- _Instructions for the task_:
Going down the data below, set down exactly the line with "one cycle to" and each line after it through the line with "conversion time and"; no other lines.

---------------

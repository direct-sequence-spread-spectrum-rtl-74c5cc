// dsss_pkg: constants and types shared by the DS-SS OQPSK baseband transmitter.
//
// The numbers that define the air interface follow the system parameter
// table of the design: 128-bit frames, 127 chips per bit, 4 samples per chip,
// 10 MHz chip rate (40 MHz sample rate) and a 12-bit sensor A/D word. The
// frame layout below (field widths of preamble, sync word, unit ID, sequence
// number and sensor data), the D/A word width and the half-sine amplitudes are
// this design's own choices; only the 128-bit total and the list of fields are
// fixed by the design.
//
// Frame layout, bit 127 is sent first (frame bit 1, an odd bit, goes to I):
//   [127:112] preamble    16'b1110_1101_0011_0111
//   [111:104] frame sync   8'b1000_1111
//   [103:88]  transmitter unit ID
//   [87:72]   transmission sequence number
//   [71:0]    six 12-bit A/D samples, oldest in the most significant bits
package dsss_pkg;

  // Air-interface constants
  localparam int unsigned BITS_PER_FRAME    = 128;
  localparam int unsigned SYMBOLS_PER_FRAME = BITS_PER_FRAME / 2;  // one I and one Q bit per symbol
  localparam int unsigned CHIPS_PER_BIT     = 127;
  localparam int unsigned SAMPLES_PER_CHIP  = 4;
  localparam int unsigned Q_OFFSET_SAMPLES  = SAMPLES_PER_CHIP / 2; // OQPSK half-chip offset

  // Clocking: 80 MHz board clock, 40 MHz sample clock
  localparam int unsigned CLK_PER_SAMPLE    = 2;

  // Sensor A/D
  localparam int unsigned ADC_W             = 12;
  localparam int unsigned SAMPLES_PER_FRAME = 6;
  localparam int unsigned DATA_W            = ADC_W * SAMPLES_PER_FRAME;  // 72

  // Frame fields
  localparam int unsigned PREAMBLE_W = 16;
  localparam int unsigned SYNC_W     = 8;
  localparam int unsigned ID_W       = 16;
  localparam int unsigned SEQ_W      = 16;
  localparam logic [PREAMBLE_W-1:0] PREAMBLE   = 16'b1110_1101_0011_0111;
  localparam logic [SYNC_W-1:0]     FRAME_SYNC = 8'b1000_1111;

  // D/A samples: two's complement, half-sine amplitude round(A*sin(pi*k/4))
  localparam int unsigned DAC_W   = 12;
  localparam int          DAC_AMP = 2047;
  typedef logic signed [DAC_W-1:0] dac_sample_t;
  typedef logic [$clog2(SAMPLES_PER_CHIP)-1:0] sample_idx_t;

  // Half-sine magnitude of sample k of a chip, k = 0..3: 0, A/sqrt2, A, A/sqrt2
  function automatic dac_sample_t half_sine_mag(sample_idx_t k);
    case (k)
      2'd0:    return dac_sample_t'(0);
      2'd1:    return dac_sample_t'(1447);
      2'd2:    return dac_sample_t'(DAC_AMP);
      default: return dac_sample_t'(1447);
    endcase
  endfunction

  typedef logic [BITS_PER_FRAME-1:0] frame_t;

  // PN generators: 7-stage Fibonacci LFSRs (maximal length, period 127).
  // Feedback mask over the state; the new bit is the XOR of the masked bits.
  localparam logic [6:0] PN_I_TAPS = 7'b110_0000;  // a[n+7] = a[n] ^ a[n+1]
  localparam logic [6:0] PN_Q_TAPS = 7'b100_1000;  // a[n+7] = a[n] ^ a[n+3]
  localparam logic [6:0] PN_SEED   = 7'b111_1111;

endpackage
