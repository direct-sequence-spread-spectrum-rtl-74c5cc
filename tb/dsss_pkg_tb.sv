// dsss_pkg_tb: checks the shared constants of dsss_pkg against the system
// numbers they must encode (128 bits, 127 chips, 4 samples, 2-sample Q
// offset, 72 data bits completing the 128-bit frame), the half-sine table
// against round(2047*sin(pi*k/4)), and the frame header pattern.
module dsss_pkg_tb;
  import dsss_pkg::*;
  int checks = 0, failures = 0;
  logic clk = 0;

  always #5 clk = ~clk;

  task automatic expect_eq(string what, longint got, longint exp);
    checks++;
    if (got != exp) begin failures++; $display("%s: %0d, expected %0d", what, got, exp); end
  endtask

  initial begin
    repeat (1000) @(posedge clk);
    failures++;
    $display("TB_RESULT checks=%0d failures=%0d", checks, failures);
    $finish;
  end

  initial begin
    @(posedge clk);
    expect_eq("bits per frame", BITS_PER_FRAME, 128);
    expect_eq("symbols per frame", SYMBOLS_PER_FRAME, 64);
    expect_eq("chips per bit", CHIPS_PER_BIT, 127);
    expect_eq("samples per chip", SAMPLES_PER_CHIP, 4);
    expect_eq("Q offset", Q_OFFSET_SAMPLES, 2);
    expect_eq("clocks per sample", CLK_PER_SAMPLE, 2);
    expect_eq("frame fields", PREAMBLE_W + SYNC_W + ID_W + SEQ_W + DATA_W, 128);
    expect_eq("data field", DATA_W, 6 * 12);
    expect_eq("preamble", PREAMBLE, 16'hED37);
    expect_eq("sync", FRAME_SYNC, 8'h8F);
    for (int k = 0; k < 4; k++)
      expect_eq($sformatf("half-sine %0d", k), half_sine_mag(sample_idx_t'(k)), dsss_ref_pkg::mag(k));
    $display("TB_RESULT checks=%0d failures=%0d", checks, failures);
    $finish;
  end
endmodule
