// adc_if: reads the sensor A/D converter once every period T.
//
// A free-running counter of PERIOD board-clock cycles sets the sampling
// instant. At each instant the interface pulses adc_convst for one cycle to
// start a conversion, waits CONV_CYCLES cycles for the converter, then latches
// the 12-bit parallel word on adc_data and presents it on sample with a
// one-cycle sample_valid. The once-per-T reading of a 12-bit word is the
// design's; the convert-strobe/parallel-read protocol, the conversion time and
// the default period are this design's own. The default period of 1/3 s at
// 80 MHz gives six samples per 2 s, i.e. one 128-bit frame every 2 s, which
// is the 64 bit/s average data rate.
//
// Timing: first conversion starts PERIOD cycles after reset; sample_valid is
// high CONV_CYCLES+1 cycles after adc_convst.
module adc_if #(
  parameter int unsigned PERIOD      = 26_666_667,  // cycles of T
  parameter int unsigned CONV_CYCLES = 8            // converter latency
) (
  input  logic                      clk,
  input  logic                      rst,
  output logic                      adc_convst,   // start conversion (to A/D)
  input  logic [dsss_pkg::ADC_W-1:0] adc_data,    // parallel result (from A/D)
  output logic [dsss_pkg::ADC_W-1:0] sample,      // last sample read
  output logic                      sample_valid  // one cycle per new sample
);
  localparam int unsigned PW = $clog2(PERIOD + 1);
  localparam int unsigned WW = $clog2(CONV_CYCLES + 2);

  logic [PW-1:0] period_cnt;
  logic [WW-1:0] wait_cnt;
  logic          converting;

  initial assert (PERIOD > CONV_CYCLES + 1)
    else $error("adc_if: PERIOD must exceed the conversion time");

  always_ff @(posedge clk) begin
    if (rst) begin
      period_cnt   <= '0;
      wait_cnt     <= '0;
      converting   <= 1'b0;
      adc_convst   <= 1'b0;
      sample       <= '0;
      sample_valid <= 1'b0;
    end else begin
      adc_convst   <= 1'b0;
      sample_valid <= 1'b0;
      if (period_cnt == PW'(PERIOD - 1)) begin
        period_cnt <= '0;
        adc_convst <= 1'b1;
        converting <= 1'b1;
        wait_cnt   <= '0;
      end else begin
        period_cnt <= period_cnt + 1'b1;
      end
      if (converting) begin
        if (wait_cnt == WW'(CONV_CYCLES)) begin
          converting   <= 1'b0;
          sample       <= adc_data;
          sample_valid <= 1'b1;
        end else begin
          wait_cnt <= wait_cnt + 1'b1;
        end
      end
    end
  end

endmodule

---------------

- _Answer space_:
// instant. At each instant the interface pulses adc_convst for one cycle to
// start a conversion, waits CONV_CYCLES cycles for the converter, then latches
// the 12-bit parallel word on adc_data and presents it on sample with a
// one-cycle sample_valid. The once-per-T reading of a 12-bit word is the
// design's; the convert-strobe/parallel-read protocol, the conversion time and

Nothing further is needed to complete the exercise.